_Dataset records_.
"""

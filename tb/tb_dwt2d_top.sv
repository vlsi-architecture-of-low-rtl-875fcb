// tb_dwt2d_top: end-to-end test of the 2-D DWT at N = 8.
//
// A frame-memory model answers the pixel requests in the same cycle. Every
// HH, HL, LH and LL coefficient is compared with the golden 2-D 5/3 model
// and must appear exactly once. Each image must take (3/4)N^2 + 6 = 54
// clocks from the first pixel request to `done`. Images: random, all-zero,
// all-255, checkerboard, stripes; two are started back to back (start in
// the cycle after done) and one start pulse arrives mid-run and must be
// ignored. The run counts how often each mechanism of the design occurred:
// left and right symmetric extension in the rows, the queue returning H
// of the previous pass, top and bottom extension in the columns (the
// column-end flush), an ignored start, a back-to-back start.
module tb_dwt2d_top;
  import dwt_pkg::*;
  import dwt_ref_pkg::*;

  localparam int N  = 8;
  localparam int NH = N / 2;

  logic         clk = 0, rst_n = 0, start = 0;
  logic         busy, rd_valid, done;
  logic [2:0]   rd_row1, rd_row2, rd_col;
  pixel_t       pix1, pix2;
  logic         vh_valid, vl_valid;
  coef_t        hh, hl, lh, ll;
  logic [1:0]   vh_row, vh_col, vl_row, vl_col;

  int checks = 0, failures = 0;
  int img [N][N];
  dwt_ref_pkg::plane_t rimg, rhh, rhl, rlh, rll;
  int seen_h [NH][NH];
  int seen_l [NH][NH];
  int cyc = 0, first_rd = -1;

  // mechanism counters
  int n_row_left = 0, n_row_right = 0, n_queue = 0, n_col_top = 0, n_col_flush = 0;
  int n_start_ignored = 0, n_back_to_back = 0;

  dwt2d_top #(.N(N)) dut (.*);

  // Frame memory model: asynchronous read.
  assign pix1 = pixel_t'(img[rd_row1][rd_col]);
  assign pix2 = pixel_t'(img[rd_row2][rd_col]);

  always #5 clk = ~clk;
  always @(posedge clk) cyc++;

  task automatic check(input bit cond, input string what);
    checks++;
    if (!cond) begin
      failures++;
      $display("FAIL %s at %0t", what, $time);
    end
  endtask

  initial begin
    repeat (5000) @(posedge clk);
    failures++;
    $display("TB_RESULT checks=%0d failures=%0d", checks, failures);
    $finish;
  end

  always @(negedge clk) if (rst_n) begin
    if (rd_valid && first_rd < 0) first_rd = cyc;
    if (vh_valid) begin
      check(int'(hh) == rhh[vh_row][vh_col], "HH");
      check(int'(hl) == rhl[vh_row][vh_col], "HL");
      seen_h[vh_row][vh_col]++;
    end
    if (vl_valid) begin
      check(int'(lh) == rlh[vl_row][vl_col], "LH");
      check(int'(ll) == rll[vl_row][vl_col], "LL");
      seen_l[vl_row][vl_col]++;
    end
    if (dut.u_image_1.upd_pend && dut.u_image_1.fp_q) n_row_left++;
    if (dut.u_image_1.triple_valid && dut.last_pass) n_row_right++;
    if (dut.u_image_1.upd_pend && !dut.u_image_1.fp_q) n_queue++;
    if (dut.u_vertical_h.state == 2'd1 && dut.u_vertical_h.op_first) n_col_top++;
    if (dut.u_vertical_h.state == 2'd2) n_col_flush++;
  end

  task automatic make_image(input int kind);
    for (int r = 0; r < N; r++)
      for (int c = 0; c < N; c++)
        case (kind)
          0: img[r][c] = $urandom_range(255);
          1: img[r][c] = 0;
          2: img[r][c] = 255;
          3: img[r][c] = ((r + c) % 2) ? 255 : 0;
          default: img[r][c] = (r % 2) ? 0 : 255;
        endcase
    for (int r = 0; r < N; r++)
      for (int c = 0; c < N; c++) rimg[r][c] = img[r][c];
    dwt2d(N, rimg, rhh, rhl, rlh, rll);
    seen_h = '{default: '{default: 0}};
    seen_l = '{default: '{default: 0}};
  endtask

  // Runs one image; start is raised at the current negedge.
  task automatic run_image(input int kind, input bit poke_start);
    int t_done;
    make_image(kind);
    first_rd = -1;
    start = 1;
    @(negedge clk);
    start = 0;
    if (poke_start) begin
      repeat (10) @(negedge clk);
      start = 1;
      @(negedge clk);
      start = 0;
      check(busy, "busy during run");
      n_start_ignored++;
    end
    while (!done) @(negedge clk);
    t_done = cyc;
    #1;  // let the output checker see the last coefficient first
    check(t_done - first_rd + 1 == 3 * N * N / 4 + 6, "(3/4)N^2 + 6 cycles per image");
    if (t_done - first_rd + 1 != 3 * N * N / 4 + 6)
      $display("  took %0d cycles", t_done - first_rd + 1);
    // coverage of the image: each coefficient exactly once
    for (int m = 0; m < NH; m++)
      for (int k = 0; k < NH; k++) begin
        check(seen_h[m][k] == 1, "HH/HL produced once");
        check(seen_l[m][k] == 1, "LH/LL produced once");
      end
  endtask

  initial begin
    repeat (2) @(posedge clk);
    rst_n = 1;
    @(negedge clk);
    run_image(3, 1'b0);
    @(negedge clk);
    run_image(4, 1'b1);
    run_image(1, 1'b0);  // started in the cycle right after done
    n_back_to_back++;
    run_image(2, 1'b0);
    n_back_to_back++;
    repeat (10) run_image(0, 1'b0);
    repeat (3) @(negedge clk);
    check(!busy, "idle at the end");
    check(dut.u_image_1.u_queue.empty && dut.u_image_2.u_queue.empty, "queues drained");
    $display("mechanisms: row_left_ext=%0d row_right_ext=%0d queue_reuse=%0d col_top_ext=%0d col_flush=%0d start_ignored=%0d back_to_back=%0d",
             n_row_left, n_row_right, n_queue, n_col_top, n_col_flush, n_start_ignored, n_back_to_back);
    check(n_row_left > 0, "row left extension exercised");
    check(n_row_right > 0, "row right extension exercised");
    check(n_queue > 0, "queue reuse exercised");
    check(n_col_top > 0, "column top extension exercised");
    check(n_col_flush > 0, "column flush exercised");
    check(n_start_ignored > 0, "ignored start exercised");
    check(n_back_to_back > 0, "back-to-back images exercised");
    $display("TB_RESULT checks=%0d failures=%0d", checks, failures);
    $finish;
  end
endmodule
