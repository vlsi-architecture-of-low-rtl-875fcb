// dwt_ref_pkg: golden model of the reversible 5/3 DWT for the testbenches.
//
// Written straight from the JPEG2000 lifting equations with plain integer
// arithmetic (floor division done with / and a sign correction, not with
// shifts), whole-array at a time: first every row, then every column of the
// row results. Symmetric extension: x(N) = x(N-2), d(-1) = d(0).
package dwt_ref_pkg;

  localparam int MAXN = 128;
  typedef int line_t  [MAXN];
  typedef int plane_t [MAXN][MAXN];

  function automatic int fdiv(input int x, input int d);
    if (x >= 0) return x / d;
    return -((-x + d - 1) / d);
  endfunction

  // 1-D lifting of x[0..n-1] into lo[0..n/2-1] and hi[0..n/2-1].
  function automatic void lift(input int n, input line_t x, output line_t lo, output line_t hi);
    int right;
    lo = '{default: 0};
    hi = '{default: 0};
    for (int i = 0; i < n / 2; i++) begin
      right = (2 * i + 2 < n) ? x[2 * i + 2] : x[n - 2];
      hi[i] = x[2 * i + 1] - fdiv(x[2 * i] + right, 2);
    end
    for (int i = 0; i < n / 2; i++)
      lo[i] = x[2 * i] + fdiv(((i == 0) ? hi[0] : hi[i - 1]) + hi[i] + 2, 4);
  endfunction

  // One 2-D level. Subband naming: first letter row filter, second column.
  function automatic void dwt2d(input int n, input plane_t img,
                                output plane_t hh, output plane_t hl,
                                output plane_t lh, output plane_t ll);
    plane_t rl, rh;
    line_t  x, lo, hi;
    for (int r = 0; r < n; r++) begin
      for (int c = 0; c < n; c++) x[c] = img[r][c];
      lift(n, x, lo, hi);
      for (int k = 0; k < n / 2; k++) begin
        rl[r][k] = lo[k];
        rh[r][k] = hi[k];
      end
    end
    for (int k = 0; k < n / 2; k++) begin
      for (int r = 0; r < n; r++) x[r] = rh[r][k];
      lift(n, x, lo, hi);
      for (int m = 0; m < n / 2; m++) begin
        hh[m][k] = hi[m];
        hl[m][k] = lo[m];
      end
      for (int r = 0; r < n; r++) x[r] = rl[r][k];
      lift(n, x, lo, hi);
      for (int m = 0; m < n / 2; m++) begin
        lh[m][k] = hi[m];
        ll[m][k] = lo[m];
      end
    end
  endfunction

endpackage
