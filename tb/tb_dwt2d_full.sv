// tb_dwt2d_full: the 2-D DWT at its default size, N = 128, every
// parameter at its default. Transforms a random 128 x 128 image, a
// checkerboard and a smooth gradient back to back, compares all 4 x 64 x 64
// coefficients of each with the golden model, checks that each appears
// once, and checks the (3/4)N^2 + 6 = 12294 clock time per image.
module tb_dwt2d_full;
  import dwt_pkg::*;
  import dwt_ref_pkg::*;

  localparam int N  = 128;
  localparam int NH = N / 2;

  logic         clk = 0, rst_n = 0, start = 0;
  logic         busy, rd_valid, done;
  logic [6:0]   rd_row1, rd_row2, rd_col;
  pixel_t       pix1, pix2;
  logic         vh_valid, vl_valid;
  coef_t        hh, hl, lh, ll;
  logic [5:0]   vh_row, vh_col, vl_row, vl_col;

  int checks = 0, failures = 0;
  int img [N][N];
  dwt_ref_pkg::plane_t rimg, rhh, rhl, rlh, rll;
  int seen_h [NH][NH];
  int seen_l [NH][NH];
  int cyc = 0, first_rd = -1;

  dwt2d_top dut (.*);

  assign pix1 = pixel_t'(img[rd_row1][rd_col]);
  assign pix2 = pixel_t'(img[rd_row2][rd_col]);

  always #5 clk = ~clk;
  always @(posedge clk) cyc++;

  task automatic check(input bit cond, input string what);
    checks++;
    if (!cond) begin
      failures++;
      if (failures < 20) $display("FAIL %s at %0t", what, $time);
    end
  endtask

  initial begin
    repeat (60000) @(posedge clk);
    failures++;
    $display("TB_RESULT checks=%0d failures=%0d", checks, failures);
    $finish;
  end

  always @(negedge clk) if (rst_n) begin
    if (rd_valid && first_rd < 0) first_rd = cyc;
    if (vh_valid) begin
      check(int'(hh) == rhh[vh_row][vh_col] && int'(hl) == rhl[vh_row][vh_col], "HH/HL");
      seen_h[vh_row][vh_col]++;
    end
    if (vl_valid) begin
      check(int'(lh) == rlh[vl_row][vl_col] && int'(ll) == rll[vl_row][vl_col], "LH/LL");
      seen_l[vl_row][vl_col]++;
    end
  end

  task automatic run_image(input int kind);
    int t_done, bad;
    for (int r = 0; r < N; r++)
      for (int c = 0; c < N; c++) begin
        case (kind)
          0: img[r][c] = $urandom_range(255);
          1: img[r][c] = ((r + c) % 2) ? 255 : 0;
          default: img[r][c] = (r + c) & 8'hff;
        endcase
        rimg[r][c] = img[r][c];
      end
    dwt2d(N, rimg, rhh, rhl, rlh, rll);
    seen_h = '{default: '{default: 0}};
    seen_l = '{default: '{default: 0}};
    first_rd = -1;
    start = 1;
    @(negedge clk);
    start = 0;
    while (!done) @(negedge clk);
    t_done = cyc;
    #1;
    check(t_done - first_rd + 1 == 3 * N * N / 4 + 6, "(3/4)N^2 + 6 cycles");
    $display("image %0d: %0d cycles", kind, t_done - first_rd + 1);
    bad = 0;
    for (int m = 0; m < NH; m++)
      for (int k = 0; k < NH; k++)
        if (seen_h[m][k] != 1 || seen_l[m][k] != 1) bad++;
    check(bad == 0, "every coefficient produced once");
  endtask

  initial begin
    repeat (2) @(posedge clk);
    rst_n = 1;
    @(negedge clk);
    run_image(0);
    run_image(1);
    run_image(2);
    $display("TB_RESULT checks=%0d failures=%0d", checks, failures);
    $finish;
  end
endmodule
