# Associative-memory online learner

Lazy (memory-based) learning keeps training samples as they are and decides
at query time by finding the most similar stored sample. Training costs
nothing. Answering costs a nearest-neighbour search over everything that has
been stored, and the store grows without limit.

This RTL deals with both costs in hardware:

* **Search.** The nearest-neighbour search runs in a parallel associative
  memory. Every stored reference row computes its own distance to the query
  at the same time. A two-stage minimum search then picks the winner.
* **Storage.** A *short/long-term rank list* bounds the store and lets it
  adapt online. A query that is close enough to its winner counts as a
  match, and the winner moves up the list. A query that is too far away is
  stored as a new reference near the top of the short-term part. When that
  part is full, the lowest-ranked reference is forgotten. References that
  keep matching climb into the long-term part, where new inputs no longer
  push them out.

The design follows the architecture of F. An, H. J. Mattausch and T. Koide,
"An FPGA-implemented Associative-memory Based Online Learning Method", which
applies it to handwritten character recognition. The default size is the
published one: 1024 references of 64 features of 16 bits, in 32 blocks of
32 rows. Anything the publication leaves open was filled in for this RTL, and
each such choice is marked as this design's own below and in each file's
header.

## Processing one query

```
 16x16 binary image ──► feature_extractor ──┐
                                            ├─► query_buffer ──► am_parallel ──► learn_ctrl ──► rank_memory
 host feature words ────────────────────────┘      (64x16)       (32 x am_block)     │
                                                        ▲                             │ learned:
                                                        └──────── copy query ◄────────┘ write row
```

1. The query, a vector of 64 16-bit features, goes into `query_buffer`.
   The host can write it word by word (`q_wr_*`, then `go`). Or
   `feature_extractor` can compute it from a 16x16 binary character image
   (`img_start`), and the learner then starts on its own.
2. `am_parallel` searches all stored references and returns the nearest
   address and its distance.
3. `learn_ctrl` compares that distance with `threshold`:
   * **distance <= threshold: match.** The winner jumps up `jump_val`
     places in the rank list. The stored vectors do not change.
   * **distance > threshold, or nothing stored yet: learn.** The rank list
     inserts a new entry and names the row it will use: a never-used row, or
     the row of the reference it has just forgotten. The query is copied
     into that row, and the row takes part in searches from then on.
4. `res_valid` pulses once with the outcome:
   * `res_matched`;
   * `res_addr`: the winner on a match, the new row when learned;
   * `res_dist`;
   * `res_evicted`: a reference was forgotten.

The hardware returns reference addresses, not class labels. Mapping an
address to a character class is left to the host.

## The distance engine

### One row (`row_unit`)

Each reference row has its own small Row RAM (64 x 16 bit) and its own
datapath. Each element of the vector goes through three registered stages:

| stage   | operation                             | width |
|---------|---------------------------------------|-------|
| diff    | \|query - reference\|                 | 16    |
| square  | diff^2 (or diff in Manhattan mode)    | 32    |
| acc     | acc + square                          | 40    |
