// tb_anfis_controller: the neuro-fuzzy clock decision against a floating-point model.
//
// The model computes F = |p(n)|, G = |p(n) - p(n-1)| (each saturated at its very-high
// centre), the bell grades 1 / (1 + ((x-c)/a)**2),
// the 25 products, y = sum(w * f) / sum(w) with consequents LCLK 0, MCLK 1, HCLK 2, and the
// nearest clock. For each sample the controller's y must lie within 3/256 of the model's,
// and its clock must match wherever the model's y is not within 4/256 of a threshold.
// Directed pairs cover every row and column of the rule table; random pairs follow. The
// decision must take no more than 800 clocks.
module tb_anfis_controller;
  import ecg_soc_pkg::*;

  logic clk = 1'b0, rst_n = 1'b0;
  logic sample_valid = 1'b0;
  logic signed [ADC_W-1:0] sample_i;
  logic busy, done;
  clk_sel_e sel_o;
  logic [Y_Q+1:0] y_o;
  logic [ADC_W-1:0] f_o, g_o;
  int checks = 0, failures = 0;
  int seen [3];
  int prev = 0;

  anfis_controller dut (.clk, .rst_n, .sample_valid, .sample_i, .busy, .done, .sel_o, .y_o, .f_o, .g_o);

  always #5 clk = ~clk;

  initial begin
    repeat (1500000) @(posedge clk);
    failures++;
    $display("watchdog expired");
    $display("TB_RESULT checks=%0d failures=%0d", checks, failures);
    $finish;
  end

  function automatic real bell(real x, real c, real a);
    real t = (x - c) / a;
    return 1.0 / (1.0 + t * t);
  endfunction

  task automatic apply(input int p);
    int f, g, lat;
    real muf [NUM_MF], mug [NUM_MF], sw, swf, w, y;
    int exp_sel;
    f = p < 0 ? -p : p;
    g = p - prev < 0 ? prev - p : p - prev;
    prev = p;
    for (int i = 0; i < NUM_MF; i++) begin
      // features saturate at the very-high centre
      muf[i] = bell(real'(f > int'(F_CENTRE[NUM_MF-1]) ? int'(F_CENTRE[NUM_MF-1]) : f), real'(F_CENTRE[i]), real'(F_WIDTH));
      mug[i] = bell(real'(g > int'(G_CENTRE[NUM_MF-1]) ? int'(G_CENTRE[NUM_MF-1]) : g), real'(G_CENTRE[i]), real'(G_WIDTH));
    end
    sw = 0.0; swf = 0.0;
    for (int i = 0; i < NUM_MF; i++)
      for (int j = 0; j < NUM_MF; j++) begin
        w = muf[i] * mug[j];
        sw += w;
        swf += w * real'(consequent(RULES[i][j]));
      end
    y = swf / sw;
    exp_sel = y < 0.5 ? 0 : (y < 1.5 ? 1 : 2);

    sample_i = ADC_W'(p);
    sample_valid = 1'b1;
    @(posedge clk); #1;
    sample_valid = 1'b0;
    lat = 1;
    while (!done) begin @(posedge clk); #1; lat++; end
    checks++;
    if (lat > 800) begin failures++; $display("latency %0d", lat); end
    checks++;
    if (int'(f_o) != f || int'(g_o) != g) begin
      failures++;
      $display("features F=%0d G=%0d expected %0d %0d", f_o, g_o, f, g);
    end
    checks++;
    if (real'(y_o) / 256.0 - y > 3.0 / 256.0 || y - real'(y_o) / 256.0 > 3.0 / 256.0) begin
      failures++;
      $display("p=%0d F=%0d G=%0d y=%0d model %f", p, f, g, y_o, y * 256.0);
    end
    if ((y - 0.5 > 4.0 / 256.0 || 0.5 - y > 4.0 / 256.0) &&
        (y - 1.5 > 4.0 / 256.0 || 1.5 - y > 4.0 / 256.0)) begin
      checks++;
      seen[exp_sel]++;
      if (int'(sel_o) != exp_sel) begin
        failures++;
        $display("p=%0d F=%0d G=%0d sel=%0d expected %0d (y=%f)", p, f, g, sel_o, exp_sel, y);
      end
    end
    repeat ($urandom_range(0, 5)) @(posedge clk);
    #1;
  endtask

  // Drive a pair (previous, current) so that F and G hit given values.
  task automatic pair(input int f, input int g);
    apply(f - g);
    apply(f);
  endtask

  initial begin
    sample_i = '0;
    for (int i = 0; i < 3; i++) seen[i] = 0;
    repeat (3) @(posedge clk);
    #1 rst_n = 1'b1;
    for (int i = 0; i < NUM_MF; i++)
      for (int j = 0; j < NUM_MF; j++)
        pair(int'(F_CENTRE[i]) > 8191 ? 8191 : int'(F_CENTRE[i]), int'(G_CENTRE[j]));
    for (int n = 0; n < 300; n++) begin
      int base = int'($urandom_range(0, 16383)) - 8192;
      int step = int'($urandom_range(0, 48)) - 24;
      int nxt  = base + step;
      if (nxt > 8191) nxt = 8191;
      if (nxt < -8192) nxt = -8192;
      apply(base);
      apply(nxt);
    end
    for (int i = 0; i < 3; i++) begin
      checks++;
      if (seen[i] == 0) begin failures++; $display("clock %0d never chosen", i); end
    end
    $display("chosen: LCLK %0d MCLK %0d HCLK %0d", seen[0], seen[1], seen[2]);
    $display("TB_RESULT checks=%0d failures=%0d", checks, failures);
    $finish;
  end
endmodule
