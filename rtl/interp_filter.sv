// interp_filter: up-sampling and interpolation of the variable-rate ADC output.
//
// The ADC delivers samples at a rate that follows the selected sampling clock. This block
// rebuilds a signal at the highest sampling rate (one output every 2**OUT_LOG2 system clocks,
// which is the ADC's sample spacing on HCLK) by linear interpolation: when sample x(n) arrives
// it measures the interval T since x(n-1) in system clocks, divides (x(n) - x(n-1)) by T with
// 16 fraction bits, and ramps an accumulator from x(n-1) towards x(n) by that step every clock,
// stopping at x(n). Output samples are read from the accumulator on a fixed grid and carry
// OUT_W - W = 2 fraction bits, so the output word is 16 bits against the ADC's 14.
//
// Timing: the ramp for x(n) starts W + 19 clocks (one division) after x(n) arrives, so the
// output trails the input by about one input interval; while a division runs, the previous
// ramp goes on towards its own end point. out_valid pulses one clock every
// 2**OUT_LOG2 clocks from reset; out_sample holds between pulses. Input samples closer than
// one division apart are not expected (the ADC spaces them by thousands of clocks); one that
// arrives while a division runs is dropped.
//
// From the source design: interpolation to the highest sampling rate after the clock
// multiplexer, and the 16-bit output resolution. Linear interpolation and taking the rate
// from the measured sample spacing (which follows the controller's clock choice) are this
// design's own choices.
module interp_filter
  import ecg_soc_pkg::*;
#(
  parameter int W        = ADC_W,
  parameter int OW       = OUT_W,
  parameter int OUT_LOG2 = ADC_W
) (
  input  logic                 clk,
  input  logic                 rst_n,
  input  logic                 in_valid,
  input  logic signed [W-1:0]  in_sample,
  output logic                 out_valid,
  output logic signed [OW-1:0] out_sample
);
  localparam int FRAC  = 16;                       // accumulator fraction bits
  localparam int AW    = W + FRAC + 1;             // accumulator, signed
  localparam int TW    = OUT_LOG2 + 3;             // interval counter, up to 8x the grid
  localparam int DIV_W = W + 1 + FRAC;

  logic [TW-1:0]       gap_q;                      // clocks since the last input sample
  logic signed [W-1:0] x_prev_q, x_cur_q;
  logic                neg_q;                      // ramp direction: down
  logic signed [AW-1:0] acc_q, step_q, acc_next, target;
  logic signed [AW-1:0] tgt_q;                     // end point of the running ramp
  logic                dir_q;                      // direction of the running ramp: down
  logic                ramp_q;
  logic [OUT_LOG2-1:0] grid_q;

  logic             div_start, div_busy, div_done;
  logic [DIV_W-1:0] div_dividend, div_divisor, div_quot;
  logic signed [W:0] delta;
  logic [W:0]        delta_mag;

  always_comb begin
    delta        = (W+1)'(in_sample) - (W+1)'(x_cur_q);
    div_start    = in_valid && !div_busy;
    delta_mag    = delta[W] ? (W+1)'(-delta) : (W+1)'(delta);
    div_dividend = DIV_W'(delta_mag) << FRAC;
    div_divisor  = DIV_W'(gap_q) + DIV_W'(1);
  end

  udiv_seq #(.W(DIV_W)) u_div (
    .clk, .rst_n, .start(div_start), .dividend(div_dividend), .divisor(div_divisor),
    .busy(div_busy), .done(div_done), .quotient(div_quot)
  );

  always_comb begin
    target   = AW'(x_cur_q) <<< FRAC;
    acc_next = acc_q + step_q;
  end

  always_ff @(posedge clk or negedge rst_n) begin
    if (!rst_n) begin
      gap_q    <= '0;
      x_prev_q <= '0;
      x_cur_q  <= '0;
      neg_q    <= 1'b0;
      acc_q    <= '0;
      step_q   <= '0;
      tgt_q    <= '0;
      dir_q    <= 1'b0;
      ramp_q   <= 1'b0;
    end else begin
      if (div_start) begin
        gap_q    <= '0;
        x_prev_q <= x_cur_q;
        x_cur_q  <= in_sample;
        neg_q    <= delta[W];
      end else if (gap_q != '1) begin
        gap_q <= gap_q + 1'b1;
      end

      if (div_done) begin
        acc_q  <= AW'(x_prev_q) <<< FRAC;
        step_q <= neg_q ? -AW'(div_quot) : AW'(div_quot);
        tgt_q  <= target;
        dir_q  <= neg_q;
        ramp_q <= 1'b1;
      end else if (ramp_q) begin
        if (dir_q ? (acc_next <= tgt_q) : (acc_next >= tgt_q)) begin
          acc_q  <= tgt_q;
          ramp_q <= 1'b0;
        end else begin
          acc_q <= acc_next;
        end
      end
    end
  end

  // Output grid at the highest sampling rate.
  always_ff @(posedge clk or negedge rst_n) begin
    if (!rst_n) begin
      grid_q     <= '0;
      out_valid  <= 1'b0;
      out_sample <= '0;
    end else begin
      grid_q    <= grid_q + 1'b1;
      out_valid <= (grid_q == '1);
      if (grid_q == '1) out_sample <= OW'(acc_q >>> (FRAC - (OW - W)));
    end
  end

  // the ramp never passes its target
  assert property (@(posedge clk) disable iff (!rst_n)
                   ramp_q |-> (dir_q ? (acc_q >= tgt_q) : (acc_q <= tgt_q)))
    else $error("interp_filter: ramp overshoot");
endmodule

"""

_About this exercise_.
Repeat exactly the lines starting at the line with "passes its target" and ending with the final line of the entries. Include nothing else.

_Answer for this exercise_.
  // the ramp never passes its target
  assert property (@(posedge clk) disable iff (!rst_n)
                   ramp_q |-> (dir_q ? (acc_q >= tgt_q) : (acc_q <= tgt_q)))
    else $error("interp_filter: ramp overshoot");
endmodule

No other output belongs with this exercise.